For some reason that escapes me, quite a few people who would ordinarily be appalled at deeds of cruelty toward the innocent seem to find what these anti-Israeli parties are doing acceptable. I cannot see that the fact that Israeli policies are imperfect, disputable, sometimes over the top, serve in the slightest to give these anti-Israeli policies unobjectionable or even OK on balance.

Again, I hasten to say that a full grasp of what is happening between Arabs and Israelis escapes me, albeit I seriously doubt that anyone has that grasp, given how it is tied up with a very long history, many religious convictions based on faith, and, most of all, collectivist or tribal thinking. Some of the arguments that are propounded by many who contribute to the debate, especially on the anti-Israeli side seem, also, to be linked to manufactured historical events and religious claims that are wholly unprovable.

At times simply abstaining from forming any conclusions about these matters is acceptable. But that is nearly impossible to do in a democracy where one is called upon to approve or disapprove policies of one’s government vis-à-vis foreign governments. Even if the entire situation in, for example, the Middle East is basically irrational and beyond hope of sorting out fully, one is simply left with a need to have some attitude so as to be able to assess with some measure of competence what one’s government is doing (even in circumstances that are tainted with confusion and a history of mistakes).

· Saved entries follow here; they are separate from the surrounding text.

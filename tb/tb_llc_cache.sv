// tb_llc_cache: a 4 KB, 4-way LLC (16 sets) with a 5-cycle access.
// Checks the response latency, that reads never allocate, that a clean write
// then read hits with the data, that the dirty bit is kept when a clean write
// lands on a dirty line, that filling a full set replaces the PLRU line and
// hands a dirty victim out for write-back while a clean victim is dropped.
module tb_llc_cache;
  import hsc_pkg::*;
  localparam int WAYS = 4, LAT = 5, SETS = 16;
  logic clk = 0, rst_n = 0;
  always #5 clk = ~clk;
  logic init_done, req_valid, req_ready, req_we, req_dirty, resp_valid, resp_hit, wb_valid;
  laddr_t req_addr, wb_addr;
  line_t req_data, resp_data, wb_data;
  int checks = 0, failures = 0;
  logic got_hit, got_wb; line_t got_data, got_wbd; laddr_t got_wba;

  llc_cache #(.SIZE_BYTES(SETS * WAYS * LINE_BYTES), .WAYS(WAYS), .LATENCY(LAT)) u_dut (
    .clk, .rst_n, .init_done, .req_valid, .req_ready, .req_we, .req_addr, .req_data, .req_dirty,
    .resp_valid, .resp_hit, .resp_data, .wb_valid, .wb_addr, .wb_data);

  task automatic chk(input bit ok, input string what);
    checks++;
    if (!ok) begin failures++; $display("FAIL %s", what); end
  endtask

  task automatic access(input logic we, input laddr_t a, input line_t d, input logic dirty);
    int n = 0;
    @(negedge clk);
    chk(req_ready, "ready");
    req_valid = 1; req_we = we; req_addr = a; req_data = d; req_dirty = dirty;
    @(negedge clk);
    req_valid = 0;
    n = 1;
    while (!resp_valid) begin @(negedge clk); n++; end
    chk(n == LAT, $sformatf("latency %0d", n));
    got_hit = resp_hit; got_data = resp_data; got_wb = wb_valid; got_wbd = wb_data; got_wba = wb_addr;
  endtask

  function automatic laddr_t A(input int tag, input int set);
    return laddr_t'(tag * SETS + set);
  endfunction
  function automatic line_t D(input int k);
    return {16{32'(k * 1000 + 7)}};
  endfunction

  initial begin
    req_valid = 0; req_we = 0; req_addr = '0; req_data = '0; req_dirty = 0;
    repeat (2) @(posedge clk);
    rst_n = 1;
    wait (init_done);
    access(0, A(1, 3), '0, 0);
    chk(!got_hit, "cold read misses");
    access(0, A(1, 3), '0, 0);
    chk(!got_hit, "read did not allocate");
    access(1, A(1, 3), D(1), 0);           // clean victim install, way 0
    chk(!got_wb, "no wb into free way");
    access(0, A(1, 3), '0, 0);
    chk(got_hit && got_data == D(1), "read after write");
    access(1, A(2, 3), D(2), 1);           // dirty, way 1
    access(1, A(2, 3), D(22), 0);          // clean write on dirty line keeps dirty
    access(1, A(3, 3), D(3), 0);           // way 2
    access(1, A(4, 3), D(4), 0);           // way 3, set full
    // PLRU order of use: 0(rd), 1, 1, 2, 3 -> victim way 0 (tag 1, clean)
    access(1, A(5, 3), D(5), 1);
    chk(!got_wb, "clean victim dropped");
    access(0, A(1, 3), '0, 0);
    chk(!got_hit, "replaced line gone");
    // uses 0,1,1,2,3,0 -> victim way 2 (tag 3, clean)
    access(1, A(6, 3), D(6), 0);
    chk(!got_wb, "second clean victim dropped");
    // then way 1 (tag 2, dirty, data D(22))
    access(1, A(7, 3), D(7), 0);
    chk(got_wb && got_wba == A(2, 3) && got_wbd == D(22), "dirty victim written back");
    access(0, A(5, 3), '0, 0);
    chk(got_hit && got_data == D(5), "new line readable");
    access(0, A(6, 3), '0, 0);
    chk(got_hit && got_data == D(6), "second new line readable");
    $display("TB_RESULT checks=%0d failures=%0d", checks, failures);
    $finish;
  end

  initial begin
    repeat (5000) @(posedge clk);
    failures++;
    $display("TB_RESULT checks=%0d failures=%0d", checks, failures);
    $finish;
  end
endmodule
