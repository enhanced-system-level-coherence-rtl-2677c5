// tb_dir_ctrl: directed walk through the directory state table.
// dir_ctrl runs with a small directory cache (8 entries, 2-way), a small LLC
// (512 B, 2-way), the memory queue and the behavioural memory. The testbench
// plays the caches: it answers probes with configured clean/dirty data after a
// configured delay and sends unblocks. Each step checks the probe kind and
// destination set (which reflects the tracked state), the grant, the data, the
// early dirty response (answer in the same cycle as the dirty acknowledgment),
// the no-probe LLC-hit latency DIR_LAT + LLC_LAT + 5, directory evictions with
// back-invalidation, an LLC dirty replacement reaching memory, an illegal
// table cell being flagged, and a flush.
module tb_dir_ctrl;
  import hsc_pkg::*;
  localparam int DLAT = 2, LLAT = 3;
  logic clk = 0, rst_n = 0;
  always #5 clk = ~clk;
  int cyc = 0;
  always @(posedge clk) cyc <= cyc + 1;

  // ---- environment ----
  logic req_valid, req_ready, rsp_valid, unblk_valid;
  req_t req; rsp_t rsp; src_t unblk_src;
  cmask_t prb_valid, pack_valid, pack_dirty; probe_e prb_type; laddr_t prb_addr;
  line_t pack_data [NUM_CLIENTS];
  logic lk_valid, lk_ready, lk_done, lk_hit, vic_valid, upd_valid, upd_keep, dinit, linit;
  laddr_t lk_addr, vic_addr, upd_addr; logic lk_way, vic_way, upd_way;
  dir_entry_t lk_entry, vic_entry, upd_entry;
  logic l_valid, l_ready, l_we, l_dirty, l_rvalid, l_hit, l_wbv;
  laddr_t l_addr, l_wba; line_t l_data, l_rdata, l_wbd;
  logic q_valid, q_ready, q_empty, m_valid, m_ready, m_rvalid;
  mem_req_t q_req, m_req; line_t m_rdata;
  logic ev_early, ev_evict, ev_wb, ev_illegal;

  dir_ctrl #(.DIR_WAYS(2)) u_dut (
    .clk, .rst_n, .req_valid, .req_ready, .req, .rsp_valid, .rsp, .unblk_valid, .unblk_src,
    .prb_valid, .prb_type, .prb_addr, .pack_valid, .pack_dirty, .pack_data,
    .dc_lk_valid(lk_valid), .dc_lk_ready(lk_ready), .dc_lk_addr(lk_addr), .dc_lk_done(lk_done),
    .dc_lk_hit(lk_hit), .dc_lk_way(lk_way), .dc_lk_entry(lk_entry), .dc_vic_valid(vic_valid),
    .dc_vic_way(vic_way), .dc_vic_addr(vic_addr), .dc_vic_entry(vic_entry),
    .dc_upd_valid(upd_valid), .dc_upd_addr(upd_addr), .dc_upd_way(upd_way),
    .dc_upd_keep(upd_keep), .dc_upd_entry(upd_entry),
    .llc_req_valid(l_valid), .llc_req_ready(l_ready), .llc_req_we(l_we), .llc_req_addr(l_addr),
    .llc_req_data(l_data), .llc_req_dirty(l_dirty), .llc_resp_valid(l_rvalid),
    .llc_resp_hit(l_hit), .llc_resp_data(l_rdata), .llc_wb_valid(l_wbv), .llc_wb_addr(l_wba),
    .llc_wb_data(l_wbd),
    .mq_valid(q_valid), .mq_ready(q_ready), .mq_req(q_req), .mq_empty(q_empty),
    .mem_rsp_valid(m_rvalid), .mem_rsp_data(m_rdata),
    .ev_early_rsp(ev_early), .ev_dir_evict(ev_evict), .ev_llc_wb(ev_wb), .ev_illegal(ev_illegal));

  dir_cache #(.SIZE_BYTES(8), .BLOCK_BYTES(1), .WAYS(2), .LATENCY(DLAT)) u_dir (
    .clk, .rst_n, .init_done(dinit), .lk_valid, .lk_ready, .lk_addr, .lk_done, .lk_hit, .lk_way,
    .lk_entry, .lk_vic_valid(vic_valid), .lk_vic_way(vic_way), .lk_vic_addr(vic_addr),
    .lk_vic_entry(vic_entry), .upd_valid, .upd_addr, .upd_way, .upd_keep, .upd_entry);

  llc_cache #(.SIZE_BYTES(512), .WAYS(2), .LATENCY(LLAT)) u_llc (
    .clk, .rst_n, .init_done(linit), .req_valid(l_valid), .req_ready(l_ready), .req_we(l_we),
    .req_addr(l_addr), .req_data(l_data), .req_dirty(l_dirty), .resp_valid(l_rvalid),
    .resp_hit(l_hit), .resp_data(l_rdata), .wb_valid(l_wbv), .wb_addr(l_wba), .wb_data(l_wbd));

  mem_req_queue #(.DEPTH(4)) u_mq (
    .clk, .rst_n, .in_valid(q_valid), .in_ready(q_ready), .in_req(q_req),
    .out_valid(m_valid), .out_ready(m_ready), .out_req(m_req), .empty(q_empty));

  hsc_mem_model #(.LATENCY(10)) u_mem (
    .clk, .rst_n, .req_valid(m_valid), .req_ready(m_ready), .req(m_req),
    .rsp_valid(m_rvalid), .rsp_data(m_rdata));

  // ---- cache-side probe responder ----
  logic   ack_dirty_cfg [NUM_CLIENTS];
  line_t  ack_data_cfg  [NUM_CLIENTS];
  int     ack_delay_cfg [NUM_CLIENTS];
  int     ack_timer     [NUM_CLIENTS];
  cmask_t seen_mask; probe_e seen_type; laddr_t seen_addr;
  int     dirty_ack_cyc, n_early, n_evict, n_wb, n_illegal;

  always @(negedge clk) begin
    pack_valid = '0;
    pack_dirty = '0;
    for (int c = 0; c < NUM_CLIENTS; c++) begin
      if (ack_timer[c] > 0) begin
        ack_timer[c]--;
        if (ack_timer[c] == 0) begin
          pack_valid[c] = 1'b1;
          pack_dirty[c] = ack_dirty_cfg[c];
          pack_data[c]  = ack_data_cfg[c];
          if (ack_dirty_cfg[c]) dirty_ack_cyc = cyc;
        end
      end
      if (prb_valid[c]) ack_timer[c] = ack_delay_cfg[c];
    end
    if (prb_valid != '0) begin
      seen_mask = prb_valid; seen_type = prb_type; seen_addr = prb_addr;
    end
  end

  always @(posedge clk) begin
    if (ev_early) n_early++;
    if (ev_evict) n_evict++;
    if (ev_wb) n_wb++;
    if (ev_illegal) n_illegal++;
  end

  // ---- helpers ----
  int checks = 0, failures = 0;
  rsp_t got; int got_cyc, acc_cyc, n_rsp = 0;

  // responses are single-cycle pulses: capture them on the clock edge
  always @(posedge clk) begin
    if (rsp_valid) begin
      got <= rsp; got_cyc <= cyc; n_rsp <= n_rsp + 1;
    end
  end

  task automatic chk(input bit ok, input string what);
    checks++;
    if (!ok) begin failures++; $display("FAIL %s (cycle %0d)", what, cyc); end
  endtask

  task automatic cfg_ack(input int c, input logic dirty, input line_t d, input int delay);
    ack_dirty_cfg[c] = dirty; ack_data_cfg[c] = d; ack_delay_cfg[c] = delay;
  endtask

  task automatic txn(input int src, input req_type_e typ, input laddr_t a,
                     input line_t d = '0, input bmask_t m = '0, input atomic_op_e aop = ATOM_ADD,
                     input int word = 0, input int opd = 0);
    int guard = 0, n0;
    seen_mask = '0;
    n0 = n_rsp;
    @(negedge clk);
    req = '0;
    req.typ = typ; req.src = src_t'(src); req.addr = a; req.data = d; req.mask = m;
    req.aop = aop; req.word = 4'(word); req.operand = 32'(opd);
    req_valid = 1;
    while (!req_ready) @(negedge clk);
    acc_cyc = cyc;
    @(negedge clk);
    req_valid = 0;
    while (n_rsp == n0 && guard < 500) begin @(negedge clk); guard++; end
    chk(n_rsp == n0 + 1 && int'(got.dst) == src, "one response, to the requester");
    if (src < NUM_COREPAIRS && typ inside {REQ_RDBLK, REQ_RDBLKS, REQ_RDBLKM}) begin
      repeat (2) @(negedge clk);
      unblk_valid = 1; unblk_src = src_t'(src);
      @(negedge clk);
      unblk_valid = 0;
    end
    guard = 0;
    while (!req_ready && guard < 500) begin @(negedge clk); guard++; end
    chk(req_ready, "controller idle again");
  endtask

  function automatic line_t L(input int k);
    return {16{32'hD000_0000 + 32'(k)}};
  endfunction

  localparam laddr_t X = 'h100, Z = 'h200, Y1 = 'h300, Y2 = 'h400, Y3 = 'h500, V6 = 'h600;
  line_t m0, l10, l12, l13;

  initial begin
    req_valid = 0; req = '0; unblk_valid = 0; unblk_src = '0;
    pack_valid = '0; pack_dirty = '0;
    n_early = 0; n_evict = 0; n_wb = 0; n_illegal = 0; dirty_ack_cyc = -1;
    for (int c = 0; c < NUM_CLIENTS; c++) begin
      pack_data[c] = '0; ack_timer[c] = 0; cfg_ack(c, 0, '0, 1 + c);
    end
    repeat (3) @(posedge clk);
    rst_n = 1;
    wait (dinit && linit);
    m0 = u_mem.init_line(X);

    // I, RdBlkS -> S{0}
    txn(0, REQ_RDBLKS, X);
    chk(seen_mask == '0 && got.grant == GRANT_S && got.data == m0, "I RdBlkS");
    // S, RdBlk -> S{0,1}, no probe, shared grant
    txn(1, REQ_RDBLK, X);
    chk(seen_mask == '0 && got.grant == GRANT_S && got.data == m0, "S RdBlk");
    // S, RdBlkM -> O(2), invalidate sharers 0,1
    txn(2, REQ_RDBLKM, X);
    chk(seen_mask == 5'b00011 && seen_type == PRB_INV, "S RdBlkM multicast");
    chk(got.grant == GRANT_M && got.data == m0, "S RdBlkM grant/data");
    // O, RdBlk from 3 -> unicast downgrade to owner 2, dirty -> early response
    cfg_ack(2, 1, L(1), 2);
    txn(3, REQ_RDBLK, X);
    chk(seen_mask == 5'b00100 && seen_type == PRB_DOWNGRADE, "O RdBlk unicast downgrade");
    chk(got.grant == GRANT_S && got.data == L(1), "O RdBlk dirty data, shared grant");
    chk(got_cyc == dirty_ack_cyc && n_early == 1, "early response on dirty ack");
    chk(got_cyc - acc_cyc < DLAT + LLAT + 5, "early response beats LLC path");
    // O(2) sharers {3}, RdBlkM from 0 -> invalidate 2,3; dirty data from 2
    cfg_ack(3, 0, '0, 3);
    txn(0, REQ_RDBLKM, X);
    chk(seen_mask == 5'b01100 && seen_type == PRB_INV, "O RdBlkM multicast to owner+sharers");
    chk(got.grant == GRANT_M && got.data == L(1) && n_early == 1, "O RdBlkM dirty override, no early");
    // O(0), DMARd -> downgrade owner, dirty -> stays O
    cfg_ack(0, 1, L(2), 1);
    txn(DMA_ID, REQ_DMARD, X);
    chk(seen_mask == 5'b00001 && seen_type == PRB_DOWNGRADE && got.data == L(2), "O DMARd");
    chk(n_early == 2, "DMARd early response");
    // O(0), VicDirty from owner -> I, LLC holds it dirty
    txn(0, REQ_VICDIRTY, X, L(3));
    chk(seen_mask == '0 && got.grant == GRANT_NONE, "O VicDirty ack");
    // I, RdBlk -> O(1) exclusive, served by LLC hit without probes; latency
    txn(1, REQ_RDBLK, X);
    chk(seen_mask == '0 && got.grant == GRANT_E && got.data == L(3), "I RdBlk exclusive from LLC");
    chk(got_cyc - acc_cyc == DLAT + LLAT + 5, $sformatf("LLC-hit latency %0d", got_cyc - acc_cyc));
    // O(1), VicClean from owner -> I
    txn(1, REQ_VICCLEAN, X, L(3));
    // I, WT from TCC on bytes 0..3 -> O(4)
    txn(4, REQ_WT, X, L(9), 64'h0000_0000_0000_000F);
    chk(seen_mask == '0 && got.grant == GRANT_NONE, "I WT no probe");
    l10 = L(3); l10[31:0] = L(9)[31:0];
    // O(4), RdBlkS from 2 -> downgrade TCC, clean -> S{2,4}
    cfg_ack(4, 0, '0, 2);
    txn(2, REQ_RDBLKS, X);
    chk(seen_mask == 5'b10000 && seen_type == PRB_DOWNGRADE, "O RdBlkS downgrade to TCC owner");
    chk(got.grant == GRANT_S && got.data == l10, "clean probe: data from LLC incl. WT merge");
    cfg_ack(2, 0, '0, 2);
    // S{2,4}, Atomic add from TCC -> invalidate 2 only, old line returned
    txn(4, REQ_ATOMIC, X, '0, '0, ATOM_ADD, 1, 5);
    chk(seen_mask == 5'b00100 && seen_type == PRB_INV, "S Atomic invalidates other sharers");
    chk(got.data == l10, "atomic returns old line");
    l12 = l10; l12[63:32] = l10[63:32] + 32'd5;
    // O(4), DMAWr bytes 8..11 -> invalidate TCC, -> I
    txn(DMA_ID, REQ_DMAWR, X, L(7), 64'h0000_0000_0000_0F00);
    chk(seen_mask == 5'b10000 && seen_type == PRB_INV, "O DMAWr invalidates owner");
    l13 = l12; l13[95:64] = L(7)[95:64];
    // I, DMARd -> no probe, data carries every merge
    txn(DMA_ID, REQ_DMARD, X);
    chk(seen_mask == '0 && got.data == l13, "I DMARd merged line");
    // S{0,1} on Z, VicDirty from 0 is an illegal cell: served and flagged
    txn(0, REQ_RDBLKS, Z);
    txn(1, REQ_RDBLKS, Z);
    txn(0, REQ_VICDIRTY, Z, u_mem.init_line(Z));
    chk(n_illegal == 1, "illegal S VicDirty flagged");
    // directory set 0 holds Z; Y1 fills it, Y2 evicts Z (sharer 1 invalidated)
    txn(3, REQ_RDBLKM, Y1);
    chk(n_evict == 0, "no eviction while a way is free");
    cfg_ack(1, 0, '0, 1);
    txn(0, REQ_RDBLK, Y2);
    chk(n_evict == 1 && seen_mask == 5'b00010 && seen_type == PRB_INV && seen_addr == Z,
        "directory eviction back-invalidates sharer");
    chk(got.grant == GRANT_E, "request after eviction served as I");
    // Y3 evicts Y1 (owner 3, dirty) -> data saved in LLC
    cfg_ack(3, 1, L(5), 2);
    txn(2, REQ_RDBLK, Y3);
    chk(n_evict == 2 && seen_mask == 5'b01000 && seen_addr == Y1, "eviction invalidates owner");
    txn(DMA_ID, REQ_DMARD, Y1);
    chk(seen_mask == '0 && got.data == L(5), "evicted dirty data kept in LLC");
    // LLC set 0 (2-way) held X and Z, both dirty: saving Y1 displaced X to
    // memory, and a victim for V6 now displaces Z
    txn(0, REQ_VICDIRTY, V6, L(6));
    chk(n_wb == 2, "dirty LLC replacements written back");
    txn(4, REQ_FLUSH, '0);
    chk(got.grant == GRANT_NONE, "flush acknowledged");
    chk(u_mem.peek(X) == l13, "memory holds replaced LLC line");
    txn(DMA_ID, REQ_DMARD, X);
    chk(got.data == l13, "read after LLC replacement comes from memory");
    $display("TB_RESULT checks=%0d failures=%0d", checks, failures);
    $finish;
  end

  initial begin
    repeat (20000) @(posedge clk);
    failures++;
    $display("TB_RESULT checks=%0d failures=%0d", checks, failures);
    $finish;
  end
endmodule
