// hsc_directory: system-level coherence point of a CPU-GPU unified-memory SoC.
//
// CorePair L2 caches (MOESI), GPU TCCs (VIPER, valid/invalid) and a DMA engine
// share one directory that tracks, per line, whether no cache, only clean
// sharers, or one owner (plus dirty sharers) holds it, with a full-map sharer
// vector. Reads of untracked or shared lines are served from the LLC without
// any probe; probes go only to the owner (downgrade) or to the recorded owner
// and sharers (invalidate), never broadcast. Behind the directory sits a
// write-back victim LLC: L2 victims and GPU/DMA writes stop there, and memory
// is written only when a dirty LLC line is replaced.
//
// Blocks: req_arbiter (round-robin over NUM_SRC channels) -> dir_ctrl (state
// table, probes via probe_collector, merges via atomic_alu) with dir_cache
// (256 KB / 32-way), llc_cache (16 MB / 16-way) and mem_req_queue (ordered
// path to memory). Request channel i is source i: L2s 0..3, TCC 4, DMA 5.
// Responses, probes and memory requests/responses use the formats of hsc_pkg;
// probes and responses are single-cycle pulses that must be taken, memory
// requests use valid/ready and memory returns read data in request order.
// init_done rises once both caches have cleared their tag state after reset
// (one set per cycle); requests wait until then.
module hsc_directory
  import hsc_pkg::*;
#(
  parameter int unsigned DIR_SIZE_BYTES  = 262144,
  parameter int unsigned DIR_BLOCK_BYTES = 1,
  parameter int unsigned DIR_WAYS        = 32,
  parameter int unsigned DIR_LATENCY     = 20,
  parameter int unsigned LLC_SIZE_BYTES  = 16777216,
  parameter int unsigned LLC_WAYS        = 16,
  parameter int unsigned LLC_LATENCY     = 20,
  parameter int unsigned MQ_DEPTH        = 16
) (
  input  logic               clk,
  input  logic               rst_n,
  output logic               init_done,
  // request channels
  input  logic [NUM_SRC-1:0] req_valid,
  output logic [NUM_SRC-1:0] req_ready,
  input  req_t               req [NUM_SRC],
  // responses
  output logic               rsp_valid,
  output rsp_t               rsp,
  // unblocks from L2s
  input  logic               unblk_valid,
  input  src_t               unblk_src,
  // probes and acknowledgments
  output cmask_t             prb_valid,
  output probe_e             prb_type,
  output laddr_t             prb_addr,
  input  cmask_t             pack_valid,
  input  cmask_t             pack_dirty,
  input  line_t              pack_data [NUM_CLIENTS],
  // main memory
  output logic               mem_req_valid,
  input  logic               mem_req_ready,
  output mem_req_t           mem_req,
  input  logic               mem_rsp_valid,
  input  line_t              mem_rsp_data,
  // events
  output logic               ev_early_rsp,
  output logic               ev_dir_evict,
  output logic               ev_llc_wb,
  output logic               ev_illegal
);

  localparam int unsigned DWAY_W = $clog2(DIR_WAYS);

  logic dc_init, llc_init;
  assign init_done = dc_init && llc_init;

  // arbiter -> controller
  logic a_valid, a_ready;
  req_t a_req;

  req_arbiter #(.N(NUM_SRC)) u_arb (
    .clk, .rst_n,
    .in_valid(req_valid), .in_ready(req_ready), .in_req(req),
    .out_valid(a_valid), .out_ready(a_ready), .out_req(a_req)
  );

  // directory cache
  logic              lk_valid, lk_ready, lk_done, lk_hit, vic_valid;
  laddr_t            lk_addr, vic_addr, upd_addr;
  logic [DWAY_W-1:0] lk_way, vic_way, upd_way;
  dir_entry_t        lk_entry, vic_entry, upd_entry;
  logic              upd_valid, upd_keep;

  dir_cache #(
    .SIZE_BYTES(DIR_SIZE_BYTES), .BLOCK_BYTES(DIR_BLOCK_BYTES),
    .WAYS(DIR_WAYS), .LATENCY(DIR_LATENCY)
  ) u_dir (
    .clk, .rst_n, .init_done(dc_init),
    .lk_valid, .lk_ready, .lk_addr, .lk_done, .lk_hit, .lk_way, .lk_entry,
    .lk_vic_valid(vic_valid), .lk_vic_way(vic_way), .lk_vic_addr(vic_addr),
    .lk_vic_entry(vic_entry),
    .upd_valid, .upd_addr, .upd_way, .upd_keep, .upd_entry
  );

  // LLC
  logic   l_req_valid, l_req_ready, l_req_we, l_req_dirty;
  logic   l_resp_valid, l_resp_hit, l_wb_valid;
  laddr_t l_req_addr, l_wb_addr;
  line_t  l_req_data, l_resp_data, l_wb_data;

  llc_cache #(.SIZE_BYTES(LLC_SIZE_BYTES), .WAYS(LLC_WAYS), .LATENCY(LLC_LATENCY)) u_llc (
    .clk, .rst_n, .init_done(llc_init),
    .req_valid(l_req_valid), .req_ready(l_req_ready), .req_we(l_req_we),
    .req_addr(l_req_addr), .req_data(l_req_data), .req_dirty(l_req_dirty),
    .resp_valid(l_resp_valid), .resp_hit(l_resp_hit), .resp_data(l_resp_data),
    .wb_valid(l_wb_valid), .wb_addr(l_wb_addr), .wb_data(l_wb_data)
  );

  // memory queue
  logic     q_valid, q_ready, q_empty;
  mem_req_t q_req;

  mem_req_queue #(.DEPTH(MQ_DEPTH)) u_mq (
    .clk, .rst_n,
    .in_valid(q_valid), .in_ready(q_ready), .in_req(q_req),
    .out_valid(mem_req_valid), .out_ready(mem_req_ready), .out_req(mem_req),
    .empty(q_empty)
  );

  dir_ctrl #(.DIR_WAYS(DIR_WAYS)) u_ctrl (
    .clk, .rst_n,
    .req_valid(a_valid && init_done), .req_ready(a_ready), .req(a_req),
    .rsp_valid, .rsp,
    .unblk_valid, .unblk_src,
    .prb_valid, .prb_type, .prb_addr, .pack_valid, .pack_dirty, .pack_data,
    .dc_lk_valid(lk_valid), .dc_lk_ready(lk_ready), .dc_lk_addr(lk_addr),
    .dc_lk_done(lk_done), .dc_lk_hit(lk_hit), .dc_lk_way(lk_way), .dc_lk_entry(lk_entry),
    .dc_vic_valid(vic_valid), .dc_vic_way(vic_way), .dc_vic_addr(vic_addr),
    .dc_vic_entry(vic_entry),
    .dc_upd_valid(upd_valid), .dc_upd_addr(upd_addr), .dc_upd_way(upd_way),
    .dc_upd_keep(upd_keep), .dc_upd_entry(upd_entry),
    .llc_req_valid(l_req_valid), .llc_req_ready(l_req_ready), .llc_req_we(l_req_we),
    .llc_req_addr(l_req_addr), .llc_req_data(l_req_data), .llc_req_dirty(l_req_dirty),
    .llc_resp_valid(l_resp_valid), .llc_resp_hit(l_resp_hit), .llc_resp_data(l_resp_data),
    .llc_wb_valid(l_wb_valid), .llc_wb_addr(l_wb_addr), .llc_wb_data(l_wb_data),
    .mq_valid(q_valid), .mq_ready(q_ready), .mq_req(q_req), .mq_empty(q_empty),
    .mem_rsp_valid, .mem_rsp_data,
    .ev_early_rsp, .ev_dir_evict, .ev_llc_wb, .ev_illegal
  );

endmodule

I am certainly only in the process of coming to grips with the issues, not by any stretch of the imagination at the point of having formed a fixed, stable position on them all. But just as Socrates, who confessed not to know very much at all, continued to search, along with all of his pupils, for what is true, perhaps some attentive if incomplete reflections on the Arab-Israeli situation can help advance not only one’s understanding but the eventual resolution of the troubles.